=== AIM OF THE EXERCISE ===
Search the data for "index". Return each matching line.

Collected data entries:

^^^^^^^^^^^^^^^^

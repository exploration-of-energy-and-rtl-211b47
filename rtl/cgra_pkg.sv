// Shared types and constants of the coarse-grained reconfigurable fabrics.
//
// Every fabric in this library is built from the same processing element: a
// 16-bit ALU with 15 operations (NOP included) whose three operands (left,
// right and the selector used by the multiplexer operation) each come from a
// configurable source. The per-ALU configuration word is cell_cfg_t; the
// per-output-port configuration of the stripe fabrics is out_cfg_t.
// The operation set, the data width and the field widths are this design's
// choices; the document gives the number of operations (15), the operand
// multiplexers and the inputs-from-the-side (ICS) and constant-in-ALU ideas.
package cgra_pkg;

  localparam int unsigned DW   = 16;  // datapath width
  localparam int unsigned NIN  = 32;  // fabric (side) inputs
  localparam int unsigned NOUT = 8;   // final output ports
  localparam int unsigned NOPS = 15;  // operations of the full ALU

  typedef logic [DW-1:0] word_t;

  typedef enum logic [3:0] {
    OP_NOP  = 4'd0,   // idle, drives zero
    OP_PASS = 4'd1,   // pass-gate use of an ALU: y = a
    OP_ADD  = 4'd2,
    OP_SUB  = 4'd3,
    OP_MUL  = 4'd4,   // low DW bits of a*b
    OP_AND  = 4'd5,
    OP_OR   = 4'd6,
    OP_XOR  = 4'd7,
    OP_NOT  = 4'd8,
    OP_SHL  = 4'd9,   // a << b[3:0]
    OP_SHR  = 4'd10,  // logical right shift
    OP_SRA  = 4'd11,  // arithmetic right shift
    OP_LT   = 4'd12,  // signed a < b, result 0/1
    OP_EQ   = 4'd13,  // a == b, result 0/1
    OP_MUX  = 4'd14   // s != 0 ? a : b
  } op_e;

  // Operand source. SRC_WIN is the interconnect (8:1, 5:1, 64:1 or the 3D
  // candidate list), SRC_SIDE an input coming from the side, SRC_CONST the
  // ALU's own constant, SRC_X1/SRC_X2 the two extra links of the multi-level
  // vertical (grandparent / great-grandparent) and horizontal (left / right
  // neighbour) fabrics.
  typedef enum logic [2:0] {
    SRC_WIN   = 3'd0,
    SRC_SIDE  = 3'd1,
    SRC_CONST = 3'd2,
    SRC_X1    = 3'd3,
    SRC_X2    = 3'd4
  } src_e;

  typedef struct packed {
    src_e       src;
    logic [5:0] idx;   // interconnect input
    logic [4:0] side;  // which fabric input, for SRC_SIDE
  } opnd_cfg_t;

  typedef struct packed {
    op_e       op;
    opnd_cfg_t a;
    opnd_cfg_t b;
    opnd_cfg_t s;
    logic      phase;  // fold fabric: execution cycle in which this ALU works
    word_t     k;      // constant held in the ALU
  } cell_cfg_t;

  // Output port of a stripe fabric: which ALU of an early exit row it reads.
  typedef struct packed {
    logic [4:0] row;
    logic [4:0] col;
    logic       sel;   // split: 1 = left fabric; fold: capture cycle
  } out_cfg_t;

  localparam logic [NOPS-1:0] OPMASK_ALL = '1;

  // Operation subsets of the heterogeneous fully connected fabric: every row
  // holds ALUs with two operations plus NOP, a different pair per row.
  function automatic logic [NOPS-1:0] hetero_mask(input int unsigned row);
    logic [NOPS-1:0] m;
    m = '0;
    m[OP_NOP] = 1'b1;
    case (row % 8)
      0: begin m[OP_ADD] = 1'b1; m[OP_SUB] = 1'b1; end
      1: begin m[OP_ADD] = 1'b1; m[OP_MUL] = 1'b1; end
      2: begin m[OP_AND] = 1'b1; m[OP_OR]  = 1'b1; end
      3: begin m[OP_SHL] = 1'b1; m[OP_SRA] = 1'b1; end
      4: begin m[OP_SHR] = 1'b1; m[OP_XOR] = 1'b1; end
      5: begin m[OP_LT]  = 1'b1; m[OP_EQ]  = 1'b1; end
      6: begin m[OP_MUX] = 1'b1; m[OP_PASS] = 1'b1; end
      default: begin m[OP_NOT] = 1'b1; m[OP_SUB] = 1'b1; end
    endcase
    return m;
  endfunction

  // An idle configuration word.
  localparam cell_cfg_t CELL_IDLE = '{op: OP_NOP, a: '{SRC_SIDE, 6'd0, 5'd0},
                                      b: '{SRC_SIDE, 6'd0, 5'd0},
                                      s: '{SRC_SIDE, 6'd0, 5'd0},
                                      phase: 1'b0, k: '0};

endpackage
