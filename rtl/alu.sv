// ALU of the reconfigurable fabric.
//
// Combinational 15-operation ALU (NOP, PASS, ADD, SUB, MUL, AND, OR, XOR,
// NOT, SHL, SHR, SRA, LT, EQ, MUX). The operation is chosen by the ALU's
// configuration; one operation is active at a time. a_i and b_i are the left
// and right operands, s_i the selector of the multiplexer operation.
// OP_MASK lists the operations this instance implements (bit n = op_e value
// n): the full ALU of the stripe fabrics has all 15, the ALUs of the
// heterogeneous fabric two plus NOP. An operation outside the mask, or NOP,
// gives zero, so an idle ALU does not disturb what it feeds; synthesis removes
// the masked operators.
// The count of 15 operations and the reduced heterogeneous ALUs follow the
// document; the list of operations, their exact semantics and the 16-bit
// width are this design's choices.
module alu
  import cgra_pkg::*;
#(
  parameter logic [NOPS-1:0] OP_MASK = OPMASK_ALL
) (
  input  op_e   op_i,
  input  word_t a_i,
  input  word_t b_i,
  input  word_t s_i,
  output word_t y_o
);

  always_comb begin
    y_o = '0;
    if (int'(op_i) < NOPS && OP_MASK[op_i]) begin
      unique case (op_i)
        OP_PASS: y_o = a_i;
        OP_ADD:  y_o = a_i + b_i;
        OP_SUB:  y_o = a_i - b_i;
        OP_MUL:  y_o = a_i * b_i;
        OP_AND:  y_o = a_i & b_i;
        OP_OR:   y_o = a_i | b_i;
        OP_XOR:  y_o = a_i ^ b_i;
        OP_NOT:  y_o = ~a_i;
        OP_SHL:  y_o = a_i << b_i[3:0];
        OP_SHR:  y_o = a_i >> b_i[3:0];
        OP_SRA:  y_o = word_t'($signed(a_i) >>> b_i[3:0]);
        OP_LT:   y_o = word_t'($signed(a_i) < $signed(b_i));
        OP_EQ:   y_o = word_t'(a_i == b_i);
        OP_MUX:  y_o = (s_i != '0) ? a_i : b_i;
        default: y_o = '0;
      endcase
    end
  end

endmodule
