// Self-checking test of the ALU: every operation on random and corner
// operands against the reference table, for the full ALU and for a reduced
// (heterogeneous) ALU whose masked operations must give zero.
module tb_alu;
  import cgra_pkg::*;
  import tb_ref_pkg::*;

  int checks = 0, failures = 0;
  op_e   op;
  word_t a, b, s, y_full, y_het;

  localparam logic [NOPS-1:0] HMASK = hetero_mask(1);  // ADD, MUL, NOP

  alu u_full (.op_i(op), .a_i(a), .b_i(b), .s_i(s), .y_o(y_full));
  alu #(.OP_MASK(HMASK)) u_het (.op_i(op), .a_i(a), .b_i(b), .s_i(s), .y_o(y_het));

  task automatic check(input string what, input word_t got, input word_t exp);
    checks++;
    if (got !== exp) begin
      failures++;
      $display("FAIL %s op=%0d a=%h b=%h s=%h got=%h exp=%h", what, op, a, b, s, got, exp);
    end
  endtask

  initial begin
    #100000;
    failures++;
    $display("TB_RESULT checks=%0d failures=%0d", checks, failures);
    $finish;
  end

  initial begin
    word_t corner [6] = '{16'h0000, 16'h0001, 16'hffff, 16'h8000, 16'h7fff, 16'h00f3};
    for (int o = 0; o < 16; o++) begin
      for (int i = 0; i < 60; i++) begin
        op = op_e'(o);
        a = (i < 36) ? corner[i % 6] : word_t'($urandom);
        b = (i < 36) ? corner[i / 6] : word_t'($urandom);
        s = (i % 3 == 0) ? '0 : word_t'($urandom);
        #1;
        check("full", y_full, ref_alu(o, a, b, s));
        check("het", y_het, (o == 2 || o == 4) ? ref_alu(o, a, b, s) : '0);
      end
    end
    // a few hand values
    op = OP_SRA; a = 16'h8000; b = 16'd4; s = '0; #1; check("sra", y_full, 16'hf800);
    op = OP_SHR; #1; check("shr", y_full, 16'h0800);
    op = OP_LT;  a = 16'hffff; b = 16'd1; #1; check("lt", y_full, 16'd1);
    op = OP_MUL; a = 16'd300; b = 16'd300; #1; check("mul", y_full, 16'(90000));
    op = OP_MUX; a = 16'd5; b = 16'd9; s = 16'd2; #1; check("mux1", y_full, 16'd5);
    s = '0; #1; check("mux0", y_full, 16'd9);
    $display("TB_RESULT checks=%0d failures=%0d", checks, failures);
    $finish;
  end
endmodule
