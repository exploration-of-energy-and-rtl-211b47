// Dedicated pass gate.
//
// A dedicated pass gate (DP) takes the place of an ALU in one column out of
// DP_N of a stripe fabric and only moves a value straight down, from the
// element above it to the next stripe, so that ALUs are not spent on routing.
// When unused it is set idle and drives zero, so the wire below stays quiet.
// Purely combinational: q_o = idle_i ? 0 : d_i.
// Function and idle state follow the document; driving zero when idle is this
// design's choice.
module dp_gate
  import cgra_pkg::*;
(
  input  word_t d_i,
  input  logic  idle_i,
  output word_t q_o
);

  always_comb q_o = idle_i ? '0 : d_i;

endmodule
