// Self-checking test of the dedicated pass gate: active it forwards its input,
// idle it drives zero.
module tb_dp_gate;
  import cgra_pkg::*;

  int checks = 0, failures = 0;
  word_t d, q;
  logic  idle;

  dp_gate u_dut (.d_i(d), .idle_i(idle), .q_o(q));

  initial begin
    #100000;
    failures++;
    $display("TB_RESULT checks=%0d failures=%0d", checks, failures);
    $finish;
  end

  initial begin
    for (int i = 0; i < 200; i++) begin
      d = word_t'($urandom);
      if (i == 0) d = 16'hffff;
      idle = i[0];
      #1;
      checks++;
      if (q !== (idle ? 16'h0 : d)) begin
        failures++;
        $display("FAIL d=%h idle=%b q=%h", d, idle, q);
      end
    end
    $display("TB_RESULT checks=%0d failures=%0d", checks, failures);
    $finish;
  end
endmodule
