// Early exit rows and the final output ports of a stripe fabric.
//
// Rather than passing a finished result down the remaining stripes with ALUs
// used as pass gates, selected stripes ("early exit rows") are wired to the
// final output ports. Port n reads the ALU at (ocfg_i[n].row, ocfg_i[n].col);
// it reads zero unless that row is an exit row and the column exists.
// Exit rows (0-based r): the last row, and every r >= 1 with
// (r+1) % EXIT_STRIDE == 0. EXIT_STRIDE = 2 gives the alternate rows
// 2, 4, 6 ... of an 18-high fabric, EXIT_STRIDE = 1 every row but the first,
// as the document describes for its 18-high and 9-high fabrics.
// Combinational.
module early_exit
  import cgra_pkg::*;
#(
  parameter int unsigned W           = 8,
  parameter int unsigned H           = 9,
  parameter int unsigned EXIT_STRIDE = 1
) (
  input  word_t    res_i  [H][W],
  input  out_cfg_t ocfg_i [NOUT],
  output word_t    out_o  [NOUT]
);

  function automatic logic is_exit(input int unsigned r);
    return (r == H - 1) || (r >= 1 && ((r + 1) % EXIT_STRIDE) == 0);
  endfunction

  always_comb begin
    for (int n = 0; n < NOUT; n++) begin
      out_o[n] = '0;
      for (int r = 0; r < H; r++) begin
        for (int c = 0; c < W; c++) begin
          if (is_exit(r) && int'(ocfg_i[n].row) == r && int'(ocfg_i[n].col) == c)
            out_o[n] = res_i[r][c];
        end
      end
    end
  end

endmodule
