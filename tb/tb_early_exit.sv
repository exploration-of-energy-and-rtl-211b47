// Self-checking test of the early exit network: every (row, column) pair is
// read through every port; exit rows must return the ALU's value, other rows
// and columns past the fabric zero. Both exit-row spacings are tested.
module tb_early_exit;
  import cgra_pkg::*;
  import tb_ref_pkg::*;

  localparam int W = 5, H = 8;
  int checks = 0, failures = 0;
  word_t    res [H][W];
  out_cfg_t ocfg [NOUT];
  word_t    o1 [NOUT], o2 [NOUT];

  early_exit #(.W(W), .H(H), .EXIT_STRIDE(1)) u_s1 (.res_i(res), .ocfg_i(ocfg), .out_o(o1));
  early_exit #(.W(W), .H(H), .EXIT_STRIDE(2)) u_s2 (.res_i(res), .ocfg_i(ocfg), .out_o(o2));

  initial begin
    #100000;
    failures++;
    $display("TB_RESULT checks=%0d failures=%0d", checks, failures);
    $finish;
  end

  initial begin
    for (int r = 0; r < H; r++) for (int c = 0; c < W; c++) res[r][c] = word_t'(100 * (r + 1) + c);
    for (int r = 0; r < 10; r++) begin
      for (int c = 0; c < W + 2; c++) begin
        for (int n = 0; n < NOUT; n++) ocfg[n] = oc(r, (c + n) % (W + 2));
        #1;
        for (int n = 0; n < NOUT; n++) begin
          int cc;
          word_t e1, e2;
          cc = (c + n) % (W + 2);
          // stride 1: rows 2..H (1-based); stride 2: rows 2,4,6,8 (1-based)
          e1 = (r >= 1 && r < H && cc < W) ? word_t'(100 * (r + 1) + cc) : '0;
          e2 = (r < H && cc < W && (r % 2 == 1)) ? word_t'(100 * (r + 1) + cc) : '0;
          checks += 2;
          if (o1[n] !== e1) begin failures++; $display("FAIL s1 r=%0d c=%0d got %0d exp %0d", r, cc, o1[n], e1); end
          if (o2[n] !== e2) begin failures++; $display("FAIL s2 r=%0d c=%0d got %0d exp %0d", r, cc, o2[n], e2); end
        end
      end
    end
    $display("TB_RESULT checks=%0d failures=%0d", checks, failures);
    $finish;
  end
endmodule
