// Processing element: one ALU with its three operand multiplexers.
//
// Each operand (left a, right b, selector s) has its own multiplexer that picks
//   SRC_WIN   - input idx of the interconnect window win_i (the 8:1 or 5:1
//               interconnect from the stripe above, the 64:1 multiplexer of the
//               fully connected fabric, or the 3D candidate list),
//   SRC_SIDE  - fabric input side_i[side] (inputs coming from the side, ICS),
//   SRC_CONST - the constant k held in this ALU's configuration,
//   SRC_X1/X2 - two extra links whose meaning depends on the fabric
//               (grandparent/great-grandparent, or left/right neighbour).
// A window index past WIN reads zero. Combinational; an ALU configured NOP
// outputs zero whatever its operands.
// Circuit note: in the horizontal, fully connected and 3D fabrics an ALU's
// result can reach its own operand multiplexers through other ALUs, so tools
// report combinational loops through the operand signals a, b and s. Those
// loops belong to those fabrics' interconnect, and a configuration that maps an
// acyclic data-flow graph never closes one.
// The operand sources follow the document's interconnect descriptions; the
// encoding of the configuration is this design's own.
module pe
  import cgra_pkg::*;
#(
  parameter int unsigned     WIN     = 8,
  parameter logic [NOPS-1:0] OP_MASK = OPMASK_ALL
) (
  input  cell_cfg_t cfg_i,
  input  word_t     win_i  [WIN],
  input  word_t     side_i [NIN],
  input  word_t     x1_i,
  input  word_t     x2_i,
  output word_t     y_o
);

  localparam int unsigned IW = (WIN > 1) ? $clog2(WIN) : 1;

  function automatic word_t pick(input opnd_cfg_t c, input word_t win[WIN],
                                 input word_t side[NIN], input word_t k,
                                 input word_t x1, input word_t x2);
    word_t v;
    v = '0;
    unique case (c.src)
      SRC_WIN:   if (int'(c.idx) < WIN) v = win[c.idx[IW-1:0]];
      SRC_SIDE:  v = side[c.side];
      SRC_CONST: v = k;
      SRC_X1:    v = x1;
      SRC_X2:    v = x2;
      default:   v = '0;
    endcase
    return v;
  endfunction

  word_t a, b, s;

  always_comb begin
    a = pick(cfg_i.a, win_i, side_i, cfg_i.k, x1_i, x2_i);
    b = pick(cfg_i.b, win_i, side_i, cfg_i.k, x1_i, x2_i);
    s = pick(cfg_i.s, win_i, side_i, cfg_i.k, x1_i, x2_i);
  end

  alu #(.OP_MASK(OP_MASK)) u_alu (
    .op_i(cfg_i.op), .a_i(a), .b_i(b), .s_i(s), .y_o(y_o)
  );

endmodule
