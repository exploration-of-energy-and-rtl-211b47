// Self-checking test of the processing element: random operations with every
// operand source (window entry, side input, constant, both extra links,
// out-of-range window index) against the reference ALU.
module tb_pe;
  import cgra_pkg::*;
  import tb_ref_pkg::*;

  localparam int WIN = 5;
  int checks = 0, failures = 0;
  cell_cfg_t cfg;
  word_t win_v [WIN];
  word_t side_v [NIN];
  word_t x1v, x2v, y;

  pe #(.WIN(WIN)) u_dut (.cfg_i(cfg), .win_i(win_v), .side_i(side_v), .x1_i(x1v), .x2_i(x2v), .y_o(y));

  function automatic word_t src_val(input opnd_cfg_t c);
    case (c.src)
      SRC_WIN:   return (c.idx < WIN) ? win_v[c.idx] : '0;
      SRC_SIDE:  return side_v[c.side];
      SRC_CONST: return cfg.k;
      SRC_X1:    return x1v;
      SRC_X2:    return x2v;
      default:   return '0;
    endcase
  endfunction

  function automatic opnd_cfg_t rnd_opnd();
    opnd_cfg_t c;
    c.src  = src_e'($urandom_range(0, 4));
    c.idx  = 6'($urandom_range(0, WIN));   // WIN itself is out of range
    c.side = 5'($urandom);
    return c;
  endfunction

  initial begin
    #100000;
    failures++;
    $display("TB_RESULT checks=%0d failures=%0d", checks, failures);
    $finish;
  end

  initial begin
    for (int i = 0; i < 3000; i++) begin
      foreach (win_v[j]) win_v[j] = word_t'($urandom);
      foreach (side_v[j]) side_v[j] = word_t'($urandom);
      x1v = word_t'($urandom); x2v = word_t'($urandom);
      cfg.op = op_e'($urandom_range(0, 14));
      cfg.a = rnd_opnd(); cfg.b = rnd_opnd(); cfg.s = rnd_opnd();
      cfg.k = word_t'($urandom); cfg.phase = 1'b0;
      #1;
      checks++;
      if (y !== ref_alu(cfg.op, src_val(cfg.a), src_val(cfg.b), src_val(cfg.s))) begin
        failures++;
        $display("FAIL i=%0d op=%0d y=%h", i, cfg.op, y);
      end
    end
    $display("TB_RESULT checks=%0d failures=%0d", checks, failures);
    $finish;
  end
endmodule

^^^^^^^^^^^^^^^^

=== ANSWER BOX ===
// A window index past WIN reads zero. Combinational; an ALU configured NOP
// out-of-range window index) against the reference ALU.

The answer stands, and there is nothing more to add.